Bei mifcom kannst du den Xeon für +18€ im Vergleich zum 4690K wählen.

Wegen der Grafikkarten: die Legende von wegen Intel <=> AMD/ATI ist Unfug. Das war gaaaaaanz früher (als es noch nicht mal iphones gab   ) mal kurze zeit ein Problem, weil relativ viele Intel-Boards einen Nvidia-Chipsatz hatten, und da es auch Nvidia-Onboard-Grafik gab, war in den Treibern fürs Board oft zu viel drin, was die Grafiktreiber von ATI "verwirrte". Da hat man aber selbst damals dann schnell gelöst, das ist seit zig Jahren kein Problem mehr - im Gegenteil: von den Intel-Mainboards, auf die man 2 Grafikkarten einbauen und zusammen betreiben kann, unterstützen seit mind. 5-6 Jahren VIEL mehr Crossfire (von AMD) als SLI (von nvidia). 

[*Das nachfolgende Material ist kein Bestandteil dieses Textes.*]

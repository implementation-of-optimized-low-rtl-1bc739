// amp_detect -- Amplitude Detection (AD) of a two's-complement word.
//
// `is_small` is 1 when the word lies within the threshold, -2^k <= din < 2^k,
// i.e. its absolute value is below 2^k. For a two's-complement word this
// holds exactly when the bits from the sign bit down to bit k are all equal:
// all ones (small negative, detected by an AND of those bits) or all zeros
// (small positive, detected by an OR of those bits being 0). The threshold
// exponent k selects, through a mask, which bits take part in the AND and
// the OR; that is the fan-in selection the document leaves to a simple
// comparator.
//
// Interface: din, th_log2 (k) in; is_small out. Combinational.
// The AND/OR-of-upper-bits structure follows the amplitude detector figure;
// the power-of-two threshold chosen at run time is this design's choice.
module amp_detect #(
  parameter int unsigned W    = 16,
  parameter int unsigned TH_W = $clog2(W)
) (
  input  logic [W-1:0]    din,
  input  logic [TH_W-1:0] th_log2,
  output logic            is_small
);
  logic [W-1:0] upper_mask;   // 1 for bit positions >= k
  logic         all_ones, any_one;

  always_comb begin
    for (int i = 0; i < W; i++) upper_mask[i] = (i >= int'(th_log2));
    all_ones = &(din | ~upper_mask);
    any_one  = |(din & upper_mask);
    is_small    = all_ones | ~any_one;
  end
endmodule
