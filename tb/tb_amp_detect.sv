// tb_amp_detect -- checks the amplitude detector for every threshold
// exponent k: the boundary values -2^k-1, -2^k, 2^k-1, 2^k and random words,
// against -2^k <= din < 2^k computed with integers.
module tb_amp_detect;
  logic signed [15:0] din;
  logic [3:0]         k;
  logic               is_small;
  int checks = 0, failures = 0;
  logic clk = 0;

  amp_detect dut (.din(din), .th_log2(k), .is_small(is_small));

  always #5 clk = ~clk;

  initial begin : watchdog
    repeat (50000) @(posedge clk);
    failures++;
    $display("TB_RESULT checks=%0d failures=%0d", checks, failures);
    $finish;
  end

  task automatic check(input int v, input int kk);
    logic exp_s;
    if (v < -32768 || v > 32767) return;
    din = 16'(v); k = 4'(kk);
    #1;
    exp_s = (v >= -(1 << kk)) && (v < (1 << kk));
    checks++;
    if (is_small !== exp_s) begin
      failures++;
      if (failures < 10) $display("FAIL din=%0d k=%0d -> %b", v, kk, is_small);
    end
  endtask

  initial begin
    for (int kk = 0; kk < 16; kk++) begin
      check(-(1 << kk) - 1, kk); check(-(1 << kk), kk);
      check((1 << kk) - 1, kk);  check(1 << kk, kk);
      check(0, kk); check(-1, kk); check(32767, kk); check(-32768, kk);
      for (int i = 0; i < 500; i++) check(int'($signed(16'($urandom))) >>> ($urandom % 16), kk);
    end
    $display("TB_RESULT checks=%0d failures=%0d", checks, failures);
    $finish;
  end
endmodule
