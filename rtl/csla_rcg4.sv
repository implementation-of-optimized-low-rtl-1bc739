// csla_rcg4 -- 4-bit carry-select adder slice with a reduced carry-generation
// (CG) block.
//
// A conventional carry-select adder computes every sum twice, once for a
// carry-in of 0 and once for 1, with two carry-generation blocks. Here each
// bit pair first goes through a half adder (generate g = a&b, propagate
// p = a^b). A single carry chain c0 is built for carry-in 0 (bit 0 carry is
// g0, each further bit one AND and one OR: three of each). The carry-in 1
// case differs from it only where every lower bit propagates, so the carry
// into bit i is c0[i-1] | (p[i-1:0] all ones & cin), and the sum bit is
// p[i] ^ that carry. Cout = c0[3] | (&p & cin).
//
// Interface: a, b, cin in; s, cout out. Purely combinational.
// The half-adder front end and the single carry chain follow the reduced-CG
// slice; the way the carry-in is folded in is this design's reading of it.
module csla_rcg4 (
  input  logic [3:0] a,
  input  logic [3:0] b,
  input  logic       cin,
  output logic [3:0] s,
  output logic       cout
);
  logic [3:0] g, p;        // half-adder carry and sum
  logic [3:0] c0;          // carry out of each bit for cin = 0
  logic [3:0] cin_bit;     // carry into each bit for the actual cin

  // Half adders.
  assign g = a & b;
  assign p = a ^ b;

  // Single carry-generation chain for cin = 0: three AND and three OR gates.
  assign c0[0] = g[0];
  assign c0[1] = g[1] | (p[1] & c0[0]);
  assign c0[2] = g[2] | (p[2] & c0[1]);
  assign c0[3] = g[3] | (p[3] & c0[2]);

  // Carry-in correction: cin only reaches bit i through an all-propagate run.
  assign cin_bit[0] = cin;
  assign cin_bit[1] = c0[0] | (p[0] & cin);
  assign cin_bit[2] = c0[1] | (&p[1:0] & cin);
  assign cin_bit[3] = c0[2] | (&p[2:0] & cin);

  assign s    = p ^ cin_bit;
  assign cout = c0[3] | (&p & cin);
endmodule
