// tb_csla_rcg4 -- exhaustive check of the 4-bit reduced-CG carry-select
// slice: all 512 combinations of a, b and cin against a + b + cin.
module tb_csla_rcg4;
  logic [3:0] a, b, s;
  logic       cin, cout;
  int checks = 0, failures = 0;
  logic clk = 0;

  csla_rcg4 dut (.a(a), .b(b), .cin(cin), .s(s), .cout(cout));

  always #5 clk = ~clk;

  initial begin : watchdog
    repeat (2000) @(posedge clk);
    failures++;
    $display("TB_RESULT checks=%0d failures=%0d", checks, failures);
    $finish;
  end

  initial begin
    for (int i = 0; i < 512; i++) begin
      {cin, a, b} = 9'(i);
      #1;
      checks++;
      if ({cout, s} !== 5'(a) + 5'(b) + 5'(cin)) begin
        failures++;
        $display("FAIL a=%h b=%h cin=%b -> %b%h", a, b, cin, cout, s);
      end
    end
    $display("TB_RESULT checks=%0d failures=%0d", checks, failures);
    $finish;
  end
endmodule
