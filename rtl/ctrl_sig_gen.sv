// ctrl_sig_gen -- Control signal Generator of the MCSD window.
//
// An internal counter holds the number of consecutive small samples seen
// before the current one (saturating at M_MAX). For the current sample, the
// control signal is 1 when its AD output is 1 and the counter already holds
// at least m-1, i.e. when the current sample ends a run of at least m
// consecutive small samples. A sample whose AD output is 0 clears the
// counter. The counter advances only on x_valid, once per input sample.
//
// Interface: ad and m_len describe the current sample; ctrl is combinational
// from them and the counter; the counter is updated at the clock edge where
// x_valid is 1. m_len = 0 is treated as 1. Reset (rst_n low) clears the
// counter.
// Counting consecutive small inputs and raising control when the count is
// reached follow the document; the saturating counter, the comparison with a
// run-time m and the reset are this design's choices.
module ctrl_sig_gen #(
  parameter int unsigned M_MAX = 16,
  parameter int unsigned M_W   = $clog2(M_MAX + 1)
) (
  input  logic           clk,
  input  logic           rst_n,
  input  logic           x_valid,
  input  logic           ad,
  input  logic [M_W-1:0] m_len,
  output logic           ctrl
);
  logic [M_W-1:0] run_cnt;   // consecutive small samples before this one
  logic [M_W-1:0] need;      // previous small samples needed, m-1

  assign need = (m_len == '0) ? '0 : m_len - 1'b1;
  assign ctrl = ad && (run_cnt >= need);

  always_ff @(posedge clk or negedge rst_n) begin
    if (!rst_n)            run_cnt <= '0;
    else if (x_valid) begin
      if (!ad)             run_cnt <= '0;
      else if (run_cnt != M_W'(M_MAX)) run_cnt <= run_cnt + 1'b1;
    end
  end
endmodule
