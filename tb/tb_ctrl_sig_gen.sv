// tb_ctrl_sig_gen -- drives random AD flags (mostly small, so long runs
// occur) with random gaps in x_valid and a window length m that changes
// between phases, and checks the control signal of every sample against the
// history: ctrl = 1 exactly when this sample and the m-1 samples before it
// (since reset) were all small. Runs far longer than M_MAX check the
// counter's saturation.
module tb_ctrl_sig_gen;
  localparam int M_MAX = 16;
  logic       clk = 0, rst_n = 0, x_valid = 0, ad = 0, ctrl;
  logic [4:0] m_len = 5'd4;
  int checks = 0, failures = 0, n_ctrl = 0, n_long = 0;
  bit hist [$];   // AD flag of every sample accepted since reset

  ctrl_sig_gen #(.M_MAX(M_MAX)) dut (
    .clk(clk), .rst_n(rst_n), .x_valid(x_valid), .ad(ad), .m_len(m_len), .ctrl(ctrl));

  always #5 clk = ~clk;

  initial begin : watchdog
    repeat (100000) @(posedge clk);
    failures++;
    $display("TB_RESULT checks=%0d failures=%0d", checks, failures);
    $finish;
  end

  function automatic bit model(input bit cur, input int m);
    int need = (m == 0) ? 1 : m;
    if (!cur) return 0;
    if (hist.size() < need - 1) return 0;
    for (int j = 1; j < need; j++)
      if (!hist[hist.size() - j]) return 0;
    return 1;
  endfunction

  initial begin
    repeat (2) @(posedge clk);
    rst_n <= 1;
    for (int phase = 0; phase < 40; phase++) begin
      m_len <= 5'(1 + $urandom % M_MAX);
      if (phase == 5) m_len <= 5'(M_MAX);   // all-small phase: full window
      if (phase == 39) m_len <= 5'd0;
      for (int i = 0; i < 400; i++) begin
        @(negedge clk);
        x_valid = ($urandom % 4) != 0;
        // Long runs of small samples, broken now and then.
        ad = (phase % 5 == 0) ? 1'b1 : (($urandom % 10) != 0);
        #1;
        checks++;
        if (ctrl !== model(ad, int'(m_len))) begin
          failures++;
          if (failures < 10) $display("FAIL phase %0d ad=%b m=%0d ctrl=%b", phase, ad, m_len, ctrl);
        end
        if (ctrl) n_ctrl++;
        if (ctrl && int'(m_len) == M_MAX) n_long++;
        if (x_valid) hist.push_back(ad);
        @(posedge clk);
      end
    end
    checks += 2;
    if (n_ctrl == 0) begin failures++; $display("FAIL ctrl never rose"); end
    if (n_long == 0) begin failures++; $display("FAIL window M_MAX never completed"); end
    $display("TB_RESULT checks=%0d failures=%0d", checks, failures);
    $finish;
  end
endmodule
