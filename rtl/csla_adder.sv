// csla_adder -- W-bit adder made of 4-bit reduced-CG carry-select slices.
//
// The operands are zero-padded to a multiple of four bits and split into
// csla_rcg4 slices; the carry out of each slice is the carry in of the next.
// Interface: a, b, cin in; s (W bits), cout out. Combinational.
// The slice is the reduced-CG carry-select adder; chaining the slices to any
// width is this design's choice.
module csla_adder #(
  parameter int unsigned W = 16
) (
  input  logic [W-1:0] a,
  input  logic [W-1:0] b,
  input  logic         cin,
  output logic [W-1:0] s,
  output logic         cout
);
  localparam int unsigned NB = (W + 3) / 4;   // number of 4-bit slices
  localparam int unsigned WP = 4 * NB;        // padded width

  logic [WP-1:0] ap, bp, sp;
  logic [NB:0]   c;

  assign ap   = WP'(a);
  assign bp   = WP'(b);
  assign c[0] = cin;

  for (genvar k = 0; k < NB; k++) begin : g_slice
    csla_rcg4 u_slice (
      .a   (ap[4*k +: 4]),
      .b   (bp[4*k +: 4]),
      .cin (c[k]),
      .s   (sp[4*k +: 4]),
      .cout(c[k+1])
    );
  end

  assign s = sp[W-1:0];
  // With padding, the true carry out of bit W-1 lands in the padded sum.
  if (WP == W) begin : g_nopad
    assign cout = c[NB];
  end else begin : g_pad
    assign cout = sp[W];
  end
endmodule
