// tb_csla_adder -- checks the chained carry-select adder at its default
// width (16, four slices) and at 10 bits (padded last slice) with random
// and corner operands against a + b + cin.
module tb_csla_adder;
  logic [15:0] a, b, s;
  logic        cin, cout;
  logic [9:0]  a10, b10, s10;
  logic        cout10;
  int checks = 0, failures = 0;
  logic clk = 0;

  csla_adder dut (.a(a), .b(b), .cin(cin), .s(s), .cout(cout));
  csla_adder #(.W(10)) dut10 (.a(a10), .b(b10), .cin(cin), .s(s10), .cout(cout10));

  always #5 clk = ~clk;

  initial begin : watchdog
    repeat (20000) @(posedge clk);
    failures++;
    $display("TB_RESULT checks=%0d failures=%0d", checks, failures);
    $finish;
  end

  task automatic check();
    #1;
    checks++;
    if ({cout, s} !== 17'(a) + 17'(b) + 17'(cin)) begin
      failures++;
      $display("FAIL16 a=%h b=%h cin=%b -> %b %h", a, b, cin, cout, s);
    end
    checks++;
    if ({cout10, s10} !== 11'(a10) + 11'(b10) + 11'(cin)) begin
      failures++;
      $display("FAIL10 a=%h b=%h cin=%b -> %b %h", a10, b10, cin, cout10, s10);
    end
  endtask

  initial begin
    // Corners: carry rippling through every slice.
    a = 16'hFFFF; b = 16'h0000; cin = 1; a10 = 10'h3FF; b10 = 0; check();
    a = 16'hFFFF; b = 16'hFFFF; cin = 1; a10 = 10'h3FF; b10 = 10'h3FF; check();
    a = 16'h8000; b = 16'h8000; cin = 0; a10 = 10'h200; b10 = 10'h200; check();
    a = 16'h0F0F; b = 16'h00F1; cin = 0; a10 = 10'h10F; b10 = 10'h0F1; check();
    for (int i = 0; i < 5000; i++) begin
      a = 16'($urandom); b = 16'($urandom); cin = 1'($urandom);
      a10 = 10'($urandom); b10 = 10'($urandom);
      check();
    end
    $display("TB_RESULT checks=%0d failures=%0d", checks, failures);
    $finish;
  end
endmodule
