// mcsd_window -- Multiplier Control Signal Decision window.
//
// Decides, per tap, whether the sample now held in that tap belongs to a
// run of at least m consecutive small input samples. The incoming sample
// x(n) goes through the amplitude detector (amp_detect) and the control
// signal generator (ctrl_sig_gen). Beside the sample delay line runs a
// one-bit delay line in_ct, one register per tap. Stage 0 loads the control
// signal; every later stage i loads in_ct[i-1], ORed with the control signal
// when i < m. So when control rises because samples n..n-m+1 were all
// small, the OR gates also mark the m-1 older samples of that run, which are
// then in taps 1..m-1; behind the window the bits just shift along. The OR
// gates exist for the first M_MAX-1 stages and are enabled by m at run time.
//
// Interface: the register stages advance on the clock edge where x_valid is
// 1, together with the filter's sample delay line, so in_ct[i] always
// describes the sample in tap i. ctrl is the control signal of the current
// input sample (combinational). Reset clears all bits.
// The AD, control generator and OR-gated control delay line follow the
// filter architecture figure; the run-time window length is this design's
// choice.
module mcsd_window
  import fir_pkg::*;
#(
  parameter int unsigned TAPS  = fir_pkg::N_TAPS,
  parameter int unsigned M_MAX = fir_pkg::MCSD_M_MAX,
  parameter int unsigned M_W   = $clog2(M_MAX + 1)
) (
  input  logic              clk,
  input  logic              rst_n,
  input  logic              x_valid,
  input  logic [DATA_W-1:0] x_in,
  input  logic [TH_W-1:0]   x_th_log2,
  input  logic [M_W-1:0]    m_len,
  output logic [TAPS-1:0]   in_ct,
  output logic              ctrl
);
  logic ad;

  amp_detect #(.W(DATA_W), .TH_W(TH_W)) u_ad (
    .din    (x_in),
    .th_log2(x_th_log2),
    .is_small  (ad)
  );

  ctrl_sig_gen #(.M_MAX(M_MAX), .M_W(M_W)) u_cg (
    .clk    (clk),
    .rst_n  (rst_n),
    .x_valid(x_valid),
    .ad     (ad),
    .m_len  (m_len),
    .ctrl   (ctrl)
  );

  always_ff @(posedge clk or negedge rst_n) begin
    if (!rst_n) in_ct <= '0;
    else if (x_valid) begin
      in_ct[0] <= ctrl;
      for (int i = 1; i < TAPS; i++) begin
        if (i < M_MAX && i < int'(m_len)) in_ct[i] <= in_ct[i-1] | ctrl;
        else                              in_ct[i] <= in_ct[i-1];
      end
    end
  end
endmodule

Und wegen der Treiber: das ist auch eher Legende. AMD bringt idR nur nicht so oft neue Treiber raus, so das "Freaks" allein deswegen schon Nvidia als "besser" bezeichnen. Und weil viele Spieleentwickler bei der Entwicklung auf Nvidia programmieren, sind RELATIV oft Games direkt nach Release auf AMD noch etwas kritisch. Aber das wird so gut wie immer sehr schnell gelöst, und im Schnitt tun sich AMD und Nvidia da nix. Nvidia hat in den letzten 12-24 Monaten zB RELATIV oft neue Treiber rausgebracht, durch die es bei einzelnen Grafikkartenserien und Games sogar zu vorher unbekannten Problemen kam...  also an sich auch oft zu "vorschnell" was released. Und auch manche neue Games haben auf Nvidia Probleme, die bei AMD nicht auftreten. Zudem macht Nvidia grad auch Negativschlagzeilen, weil die für eine volle Nutzung der Treiber plötzlich einen Nutzeraccount haben wollen. Im großen und ganzen ist keiner von beiden Herstellern irgendwie "besser" bei den Treibern&co - da gibt es immer Mal ein Game, wo mal AMD, mal Nvidia vor allem in den ersten 1-2 Wochen nach Release keine gute Figur macht.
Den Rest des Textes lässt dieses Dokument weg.